WORK TASK:
In the records that follow, locate every line with "string" and extract it.

PROVIDED DATA:

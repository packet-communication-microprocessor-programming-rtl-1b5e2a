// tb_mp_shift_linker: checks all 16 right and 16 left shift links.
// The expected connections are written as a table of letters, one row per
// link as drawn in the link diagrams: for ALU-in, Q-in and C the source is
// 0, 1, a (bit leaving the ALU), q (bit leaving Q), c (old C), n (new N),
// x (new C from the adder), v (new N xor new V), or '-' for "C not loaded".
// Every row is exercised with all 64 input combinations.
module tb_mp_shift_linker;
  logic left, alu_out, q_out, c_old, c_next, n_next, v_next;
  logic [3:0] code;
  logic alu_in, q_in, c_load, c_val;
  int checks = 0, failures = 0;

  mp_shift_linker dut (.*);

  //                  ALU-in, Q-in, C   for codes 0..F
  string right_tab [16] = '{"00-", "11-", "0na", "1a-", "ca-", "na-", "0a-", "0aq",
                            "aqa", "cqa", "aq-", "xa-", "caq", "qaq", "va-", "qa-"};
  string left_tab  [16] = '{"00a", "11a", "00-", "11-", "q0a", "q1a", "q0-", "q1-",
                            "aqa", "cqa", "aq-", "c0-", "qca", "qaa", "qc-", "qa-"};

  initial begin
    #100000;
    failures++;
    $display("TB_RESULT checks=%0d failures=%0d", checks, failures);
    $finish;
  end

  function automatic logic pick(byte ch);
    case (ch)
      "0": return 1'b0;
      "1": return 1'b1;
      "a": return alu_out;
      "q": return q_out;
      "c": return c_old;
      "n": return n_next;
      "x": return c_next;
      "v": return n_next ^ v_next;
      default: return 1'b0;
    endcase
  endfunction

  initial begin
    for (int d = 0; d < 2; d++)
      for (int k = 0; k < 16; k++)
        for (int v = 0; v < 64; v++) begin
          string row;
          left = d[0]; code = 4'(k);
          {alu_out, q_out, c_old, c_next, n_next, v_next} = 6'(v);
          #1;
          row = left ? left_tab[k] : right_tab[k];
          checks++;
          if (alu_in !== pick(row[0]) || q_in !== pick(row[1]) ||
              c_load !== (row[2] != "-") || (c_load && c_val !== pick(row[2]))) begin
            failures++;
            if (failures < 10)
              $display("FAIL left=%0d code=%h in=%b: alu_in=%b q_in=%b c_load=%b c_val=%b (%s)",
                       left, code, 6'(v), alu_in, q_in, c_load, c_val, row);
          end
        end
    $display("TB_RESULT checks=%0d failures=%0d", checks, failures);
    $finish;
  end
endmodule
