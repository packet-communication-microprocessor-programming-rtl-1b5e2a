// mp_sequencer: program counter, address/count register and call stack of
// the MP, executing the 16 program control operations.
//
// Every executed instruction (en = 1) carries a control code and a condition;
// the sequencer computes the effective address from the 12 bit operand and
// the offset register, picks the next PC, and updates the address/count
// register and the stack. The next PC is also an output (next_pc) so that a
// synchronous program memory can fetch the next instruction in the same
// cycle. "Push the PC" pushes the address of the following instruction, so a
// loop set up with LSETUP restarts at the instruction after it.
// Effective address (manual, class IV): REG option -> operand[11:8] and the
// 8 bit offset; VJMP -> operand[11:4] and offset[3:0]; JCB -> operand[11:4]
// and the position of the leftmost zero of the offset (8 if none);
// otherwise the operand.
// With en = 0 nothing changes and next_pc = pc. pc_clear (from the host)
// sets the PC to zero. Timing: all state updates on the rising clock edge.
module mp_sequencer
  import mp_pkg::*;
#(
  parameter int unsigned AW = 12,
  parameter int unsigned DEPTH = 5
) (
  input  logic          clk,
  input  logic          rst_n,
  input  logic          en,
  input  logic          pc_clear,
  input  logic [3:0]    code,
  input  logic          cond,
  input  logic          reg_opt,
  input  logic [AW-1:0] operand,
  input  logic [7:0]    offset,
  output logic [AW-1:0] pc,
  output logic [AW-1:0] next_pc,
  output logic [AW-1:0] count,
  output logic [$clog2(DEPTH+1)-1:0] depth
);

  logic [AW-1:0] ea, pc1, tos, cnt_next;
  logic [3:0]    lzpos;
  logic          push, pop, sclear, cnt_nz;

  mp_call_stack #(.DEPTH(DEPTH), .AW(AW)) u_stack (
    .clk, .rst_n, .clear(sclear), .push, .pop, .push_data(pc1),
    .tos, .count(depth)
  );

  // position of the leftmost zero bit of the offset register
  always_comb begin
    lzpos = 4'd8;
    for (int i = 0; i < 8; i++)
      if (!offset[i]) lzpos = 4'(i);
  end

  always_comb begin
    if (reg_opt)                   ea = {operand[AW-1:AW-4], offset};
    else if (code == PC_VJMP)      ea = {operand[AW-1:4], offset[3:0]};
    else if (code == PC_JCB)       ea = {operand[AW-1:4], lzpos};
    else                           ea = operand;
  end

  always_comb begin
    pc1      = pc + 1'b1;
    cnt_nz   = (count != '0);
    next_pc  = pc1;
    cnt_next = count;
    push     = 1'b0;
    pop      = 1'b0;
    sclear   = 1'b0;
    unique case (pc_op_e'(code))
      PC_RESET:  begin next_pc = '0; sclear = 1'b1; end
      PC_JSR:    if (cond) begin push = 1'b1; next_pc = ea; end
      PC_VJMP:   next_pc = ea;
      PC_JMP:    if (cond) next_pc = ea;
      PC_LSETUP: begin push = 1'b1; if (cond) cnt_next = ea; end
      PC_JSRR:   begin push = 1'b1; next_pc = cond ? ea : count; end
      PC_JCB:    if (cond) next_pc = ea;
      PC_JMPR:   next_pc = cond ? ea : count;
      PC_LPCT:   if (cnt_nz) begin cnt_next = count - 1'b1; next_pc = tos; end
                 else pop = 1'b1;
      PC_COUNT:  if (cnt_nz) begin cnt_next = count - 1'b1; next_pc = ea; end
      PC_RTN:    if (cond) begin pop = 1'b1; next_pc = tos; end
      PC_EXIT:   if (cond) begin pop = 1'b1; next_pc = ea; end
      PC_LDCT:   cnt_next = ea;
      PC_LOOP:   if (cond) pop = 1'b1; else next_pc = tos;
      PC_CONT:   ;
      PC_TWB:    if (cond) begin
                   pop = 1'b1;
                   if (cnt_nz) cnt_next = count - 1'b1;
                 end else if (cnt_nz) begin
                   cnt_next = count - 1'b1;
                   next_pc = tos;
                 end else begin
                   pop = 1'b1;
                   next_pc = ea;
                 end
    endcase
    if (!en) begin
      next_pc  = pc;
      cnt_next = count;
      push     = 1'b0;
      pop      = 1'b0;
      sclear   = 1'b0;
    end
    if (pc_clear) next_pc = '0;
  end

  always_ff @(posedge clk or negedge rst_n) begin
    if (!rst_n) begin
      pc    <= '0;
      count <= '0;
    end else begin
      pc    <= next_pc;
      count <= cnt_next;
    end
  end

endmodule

EXERCISE SOLUTION:
  string right_tab [16] = '{"00-", "11-", "0na", "1a-", "ca-", "na-", "0a-", "0aq",
  string left_tab  [16] = '{"00a", "11a", "00-", "11-", "q0a", "q1a", "q0-", "q1-",
          string row;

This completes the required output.